- [WORK TASK] Copy all lines below containing "nlbres".

(Stored data entries)
- - - - -

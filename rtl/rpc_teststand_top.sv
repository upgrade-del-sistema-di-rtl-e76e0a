// rpc_teststand_top: trigger and readout of the RPC test stand, three V1495
// boards side by side in one VME crate.
//
// Board 0 = SLAVE 1 (tracking chamber TRK1), board 1 = MASTER (test chambers
// TST1, TST2, and the trigger), board 2 = SLAVE 2 (tracking chamber TRK2),
// 320 strip inputs in all. The inter-board cables are wired here:
//   SLAVE 1 trg_par -> MASTER trg1,  SLAVE 1 busy -> MASTER busy1
//   SLAVE 2 trg_par -> MASTER trg2,  SLAVE 2 busy -> MASTER busy2
//   MASTER trg      -> SLAVE 1 and SLAVE 2 (trg_link_in)
// trgS, the scintillator coincidence, enters the master from outside. Each
// board keeps its own FIFO and local bus; the host reads the three boards and
// matches events by their event number. lclk is the 40 MHz local-bus clock;
// pll_clk is the 80 MHz clock of the board PLLs (one shared clock here).
module rpc_teststand_top
  import rpc_pkg::*;
#(
  parameter int unsigned HOLDOFF = 8
) (
  input  logic                 lclk,
  input  logic                 pll_clk,
  input  logic                 nlbres,
  input  logic [2:0][31:0]     a_in,
  input  logic [2:0][31:0]     b_in,
  input  logic [2:0][31:0]     d_in,
  input  logic [2:0][31:0]     f_in,
  input  logic                 trgs_in,
  input  logic [2:0]           nads,
  input  logic [2:0]           wnr,
  input  logic [2:0]           nblast,
  input  logic [2:0][LB_W-1:0] lad_in,
  output logic [2:0][LB_W-1:0] lad_out,
  output logic [2:0]           lad_oe,
  output logic [2:0]           nready,
  output logic [2:0]           nledg,
  output logic [2:0]           nledr,
  output logic                 trg1,     // cable SLAVE 1 -> MASTER
  output logic                 trg2,     // cable SLAVE 2 -> MASTER
  output logic                 busy1,
  output logic                 busy2,
  output logic                 busy3,    // MASTER's own busy
  output logic                 trg       // MASTER -> slaves
);
  logic [2:0] trg_par_o, busy_o, trg_o;

  for (genvar b = 0; b < 3; b++) begin : g_board
    v1495_user #(.MASTER(b == 1), .BOARD_ID(2'(b)), .HOLDOFF(HOLDOFF)) u_board (
      .lclk, .pll_clk, .nlbres,
      .a_in(a_in[b]), .b_in(b_in[b]), .d_in(d_in[b]), .f_in(f_in[b]),
      .nads(nads[b]), .wnr(wnr[b]), .nblast(nblast[b]), .lad_in(lad_in[b]),
      .lad_out(lad_out[b]), .lad_oe(lad_oe[b]), .nready(nready[b]),
      .trgs_in(b == 1 ? trgs_in : 1'b0),
      .trg1_in(b == 1 ? trg1 : 1'b0), .busy1_in(b == 1 ? busy1 : 1'b0),
      .trg2_in(b == 1 ? trg2 : 1'b0), .busy2_in(b == 1 ? busy2 : 1'b0),
      .trg_link_in(b == 1 ? 1'b0 : trg),
      .trg_par_out(trg_par_o[b]), .busy_out(busy_o[b]), .trg_out(trg_o[b]),
      .nledg(nledg[b]), .nledr(nledr[b]));
  end

  assign trg1  = trg_par_o[0];
  assign busy1 = busy_o[0];
  assign trg2  = trg_par_o[2];
  assign busy2 = busy_o[2];
  assign busy3 = busy_o[1];
  assign trg   = trg_o[1];
endmodule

- - - - -

- [YOUR SOLUTION]
  input  logic                 nlbres,
      .lclk, .pll_clk, .nlbres,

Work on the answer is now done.